Donald Gordon Duguid  (born January 25, 1935) is a Canadian champion curler. A three-time winner of the Canadian Brier and two-time World Curling champion, Duguid won the Brier in 1965, 1970 and 1971, and the Worlds in 1970 and 1971. He was only the second skip ever to win back to back Briers in 1971.   He was inducted into the Canadian Curling Hall of Fame in 1974, Canada's Sports Hall of Fame in 1991, and the WCF Hall of Fame in 2013. In 2014, he was made a member of the Order of Manitoba. In 1981, his 1970 & 1971 teams were inducted into the Manitoba Sports Hall of Fame.

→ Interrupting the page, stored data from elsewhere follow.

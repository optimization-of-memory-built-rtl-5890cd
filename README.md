# Microcoded March-SS memory BIST with word-redundancy repair and successive-read protection

This design wraps an on-chip SRAM with three things:

1. A **built-in self-test (BIST)** controller that runs a March test from a small microcode
   store. The default program is **March-SS**, a test aimed at newer SRAM fault models:
   deceptive read-destructive faults, write-disturb faults and some dynamic faults. Older
   BIST sequencers can apply at most two operations per March element. March-SS needs five,
   so this controller spends one microword on each operation. That lets it run elements of
   any length.
2. A **built-in self-repair (BISR)** array of redundant words. Each read that fails during
   the test programs one of these words with the failing address and the correct data. In
   normal operation, the word then serves every access to that address.
3. A **reliability enhancement circuit (REC)**. In normal operation it stops the SRAM from
   reading the same cell twice in a row. A small resistive-open defect in a cell's pull-up
   may flip the cell only after k reads in a row. If no read is ever repeated, the cell
   keeps working correctly for longer as the defect grows with age.

The default size is a 1024 x 1 memory with 32 redundant words. That gives 12-bit
redundancy words: 1 flag bit, 10 address bits and 1 data bit.

## Microword format

Each memory operation of a March test is one 7-bit microword. Bit #1 is the most
significant bit. The type is `mbist_pkg::microword_t`.

| bit | field | meaning |
|-----|-------|---------|
| #1 | Valid | 1 = an operation; 0 = end of test |
| #2 | FO | first operation of a multi-operation element |
| #3 | IO | an in-between operation of a multi-operation element |
| #4 | LO | last operation of a multi-operation element |
| #5 | I/D | 1 = visit addresses in descending order, 0 = ascending |
| #6 | R/W | 1 = write, 0 = read |
| #7 | Data | 1 = all-ones pattern, 0 = all-zeros pattern (written, or expected on a read) |

If FO, IO and LO are all 0, the word is a single-operation element. At most one of the
three may be set. `instr_reg` checks this with an assertion.

### The March-SS program (22 words)

| element | operations | words (hex) |
|---|---|---|
| M0 ⇕ | w0 | 42 |
| M1 ⇑ | r0 r0 w0 r0 w1 | 60 50 52 50 4B |
| M2 ⇑ | r1 r1 w1 r1 w0 | 61 51 53 51 4A |
| M3 ⇓ | r0 r0 w0 r0 w1 | 64 54 56 54 4F |
| M4 ⇓ | r1 r1 w1 r1 w0 | 65 55 57 55 4E |
| M5 ⇕ | r0 | 44 |

After the last word, the store reads as all zeros, which ends the test. For the two
"any order" elements, the I/D bit is coded as 0 for M0 and 1 for M5. The controller follows
the bit. `mbist_pkg::march_ss_word()` builds these words from the element description
instead of storing a table.

### How the instruction pointer walks the program

The pointer is in `instr_ptr`. After each operation, it makes one of three moves:

- **Stay.** A single-operation element with addresses left keeps the same word.
- **Next.** FO and IO words always go to the next word. An element that has reached its
  last address also goes to the next word.
- **Jump back.** An LO word with addresses left returns to the element's first word. When
  the FO word ran, its pointer value was saved; the jump uses that value.

Each move also drives the address generator (`addr_gen`):

- On "stay" and "jump back", it steps one address in the current word's direction.
- When a new element starts, it loads address 0, or the top address if the new word's I/D
  bit is 1. The new word is read straight from the store, so the first address of the new
  element is ready on the first cycle of that element.

The "last address" flag is `addr == 0` when descending and `addr == 2**ADDR_W-1` when
ascending.

Every five-operation element therefore applies all five operations to one address, then
moves on to the next address. March-SS costs 22 operations per address.

## Test timing

```
start rises ─► pulse_gen ─► instr_ptr/instr_rom ─► instr_reg + addr_gen ─► test_collar ─► SRAM ─► fault_diag ─► redundancy_array
   cycle 0                     (pointer = 0)          cycle 1: op 1          cycle 2          cycle 3      cycle 4: fault pulse   programmed at cycle 5
```

- The design applies one operation per clock, with no gaps. This includes the jumps back
  and the changes of element.
- The test runs from the first clock edge that sees `start` high to `test_done`. That takes
  22 · 2^ADDR_W + 1 cycles: 22 529 at the default size. The testbenches check this count.
- The fault pulse for the last read comes 1 cycle after `test_done`, and the array is
  programmed 1 cycle later. Wait a few cycles before you leave test mode.
- `test_collar` registers the memory controls. In the same stage it spreads the Data bit
  across the whole data word, and it marks reads.
- The SRAM reads synchronously: data appears one cycle after the read.
- `fault_diag` delays the read strobe, the address and the expected data by one cycle to
  line up with that data. On a mismatch, it registers a one-cycle `fault` pulse together
  with `fault_addr` and the correct data (`fault_data`).

## Repair: redundancy words

The repair logic is in `redundancy_array`. Each word holds three fields:

- **FA:** the word is in use.
- **address:** the faulty address.
- **data:** the value that stands in for that cell.

The array has one bank of address comparators. In test mode they compare against the fault
address; in normal mode, against the user address.

**Test & repair mode** (`test_mode = 1`). Each fault pulse is handled as follows:

- If the address is already held, the pulse only refreshes that word's data. A bad cell
  fails many times during March-SS but uses only one word. When the test ends, the word
  holds the last expected value, which is 0 for March-SS.
- Otherwise, the address takes the next free word. Words fill in order.
- If no word is free, the sticky `overflow` flag is set: the memory cannot be repaired.
- `rl_full` shows that every word is in use. `rl_used` gives the count.

**Normal mode** (`test_mode = 0`). Every user address is compared with the words:

- **Write to a repaired address:** the data goes into the redundant word. The SRAM write is
  suppressed.
- **Read from a repaired address:** the hit flag and the word's data are registered. In the
  next cycle, the output multiplexer sends them to `mux_out` in place of the SRAM data.
- **Any other access** goes to the SRAM.
- `mem_out` is the raw SRAM output. On a repaired cell, `mem_out` can show the wrong value
  while `mux_out` is correct.

The array is cleared only by reset. A new test after reset starts with all words free.

## Successive-read protection (REC)

`srd` watches the SRAM's active-low CEN and WEN signals and its address. It has three
parts:

- **Address register and flag Y.** Both load on every read (CEN = 0, WEN = 1).
- **Comparator Z.** It compares the current address with the register.
- **SR = Y & WEN & Z.** SR is high when a read targets the same address as the previous
  read.

A write clears Y, because a read after a write is not a repeated read.

`rec` gates the SRAM chip enable:

- `enb = 0` (protection on): `cen_out_n = cen_n | SR`.
- `enb = 1`: `cen_out_n = cen_n`.

When a read is blocked, the SRAM stays idle. Its output still holds the data of the
previous read of the same address, which is correct.

In the top level, the REC sits between the input multiplexer and the SRAM. It is bypassed
in test mode, because March-SS needs back-to-back reads of one address (r0 r0, r1 r1). The
`sr_block` output pulses for every read it suppresses.

Example: reads of A1, A1, A2 with protection on. The SRAM performs the first and the third
read. On the second read it stays idle and keeps driving A1's data.

## Module map

| module | role |
|---|---|
| `mbisr_top` | the whole design |
| `mbist_ctrl` | BIST controller: `pulse_gen`, `instr_ptr`, `instr_rom`, `instr_reg`, `addr_gen`, `test_collar` |
| `pulse_gen` | one-cycle pulse on the rising edge of `start` |
| `instr_rom` | microcode store (March-SS by default) |
| `instr_reg` | instruction register and element-position decode |
| `instr_ptr` | instruction pointer / sequencer |
| `addr_gen` | up/down address counter |
| `test_collar` | R/W control and data control, registered memory operation |
| `input_mux` | memory port from test collar or from the user |
| `rec`, `srd` | reliability enhancement circuit and its successive read detector |
| `sram_sp` | single-port synchronous SRAM model (array), the memory under test |
| `fault_diag` | compares read data, emits fault pulse, address, correct data, count |
| `redundancy_array` | redundancy words and the output multiplexer |
| `mbist_pkg` | microword type, element-position enum, March-SS program |

### `mbisr_top` ports

| port | dir | width | meaning |
|---|---|---|---|
| `clk`, `rst_n` | in | 1 | clock; active-low asynchronous reset |
| `test_mode` | in | 1 | 1 = test & repair, 0 = normal |
| `start` | in | 1 | rising edge starts the March test (in test mode) |
| `rec_enb` | in | 1 | 0 = successive-read protection on (normal mode) |
| `wr_ena`, `rd_ena` | in | 1 | normal-mode write / read request; a write wins if both are set |
| `addr_in`, `data_in` | in | ADDR_W, DATA_W | normal-mode address and write data |
| `mux_out` | out | DATA_W | repaired read data, one cycle after the read |
| `mem_out` | out | DATA_W | raw SRAM output |
| `test_running`, `test_done` | out | 1 | test status; `test_done` stays high until the next start |
| `fault`, `fault_addr`, `fault_data` | out | 1, ADDR_W, DATA_W | fault pulse with failing address and correct data |
| `fault_count` | out | 16 | mismatches since reset (saturating) |
| `rl_used`, `rl_full`, `overflow` | out | clog2(RL_WORDS+1), 1, 1 | redundancy usage, all used, unrepairable |
| `sr_block` | out | 1 | a read was kept from the SRAM this cycle |

Parameters: `ADDR_W` = 10, `DATA_W` = 1, `RL_WORDS` = 32.

## Choices made in this implementation

The original architecture gives the microword, the March-SS program, the redundancy word
fields and the REC/SRD logic. The following points are this implementation's own choices:

- **Data width.** The data-pattern bit is described as producing "a byte" of ones or zeros.
  The reference memory, however, is 1024 x 1, and its redundancy words are 12 bits wide.
  `DATA_W` defaults to 1, and the pattern bit is copied across `DATA_W`. Set `DATA_W = 8`
  for the byte-wide form; `tb/mbisr_byte_tb.sv` exercises it.
- **Writes to repaired addresses.** They go to the redundant word only, not to the SRAM as
  well. Reads of those addresses still go to the SRAM, but their result is replaced.
- **Overflow.** It is raised when a *new* faulty address finds every word in use, rather
  than as soon as the last word is programmed. `rl_full` gives the other reading.
- **REC enable.** The enable is active low (`enb`), and the REC is inactive in test mode.
  The SRD flag Y is cleared by a write.
- **Mode control.** Test or normal mode is a plain input. There is no mode state machine.
  The clock comes from a port; no clock generator is modelled.
- **Timing.** The design runs one operation per cycle. The collar outputs are registered,
  the SRAM reads synchronously, and the fault outputs are registered. The original gives
  no cycle-level timing.
- **Reset.** Reset is active low and asynchronous. The SRAM array and its output register
  are not reset.
- **Instruction store.** It is a fixed ROM, generated at elaboration. There is no
  microcode load port.
- **Area.** The redundancy array is built from flip-flops (32 x 12 bits), so the default
  build has about 490 flip-flop bits. The original's reported FPGA result is much smaller:
  about 107 flip-flops. That build probably maps the array differently.

## Simulating

Each module has a self-checking testbench in `tb/<module>_tb.sv`, which prints
`TB_RESULT checks=N failures=M`. With Verilator 5:

```
verilator --binary --timing --assert -Irtl -Itb rtl/mbist_pkg.sv tb/mbisr_top_tb.sv \
          --top-module mbisr_top_tb -Mdir obj_top -o sim
./obj_top/sim
```

The two end-to-end benches are:

- **`tb/mbisr_top_tb.sv`** runs the design at its default size. The bench holds cell 8 at 1
  and cell 100 at 0 in the SRAM array. It then checks the following:
  - the test length and the 13 fault pulses that March-SS must produce;
  - the two programmed words, and that the last fault reported is address 8 with data 0;
  - about 2000 normal-mode accesses against a fault-free model;
  - one blocked successive read;
  - a second run with 33 faulty cells, which must raise `overflow`.

  It also counts each mechanism: fault pulses, repeated faults on a programmed word,
  descending elements, jumps back, redundant reads and writes, blocked reads and overflow.
  It fails if any of them never happened. A run takes well under a second.
- **`tb/mbisr_byte_tb.sv`** runs the byte-wide variant on a 64-word memory.

`tb/rec_dmrdf_tb.sv` shows what the REC is for. It puts the REC in front of
`tb/sram_dmrdf_model.sv`, a simulation-only SRAM model in which one cell flips on its third
read in a row. Repeated reads of that cell return correct data with protection on. With
protection off, the cell must get corrupted.

`mbist_ctrl_tb` expands the March-SS notation on its own and compares the resulting
operation stream with the controller's, operation by operation.

## Changing it

- **Another March algorithm.** Change `march_ss_word()` in `mbist_pkg` (or write a sibling
  function) and set `IM_DEPTH` to its length. Any number of operations per element works.
  Mark the first word FO, the middle ones IO and the last LO; a one-operation element uses
  none of the three.
- **Memory size.** Set `ADDR_W` and `DATA_W`. The test length scales as (operations per
  address) · 2^ADDR_W.
- **Repair capacity.** Set `RL_WORDS`.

He provided curling commentary for NBC at the 2002 Winter Olympics in Salt Lake City and the 2006 Winter Olympics in Turin with Don Chevrier, and with Andrew Catalon and Colleen Jones at the 2010 Winter Olympics in Vancouver.

Duguid is the father of Terry Duguid, a Manitoba businessman and politician (Liberal Member of Parliament for Winnipeg South), as well as Dale Duguid, a former Manitoba provincial curling champion, Dean Duguid, Randy Duguid and Kevin Duguid.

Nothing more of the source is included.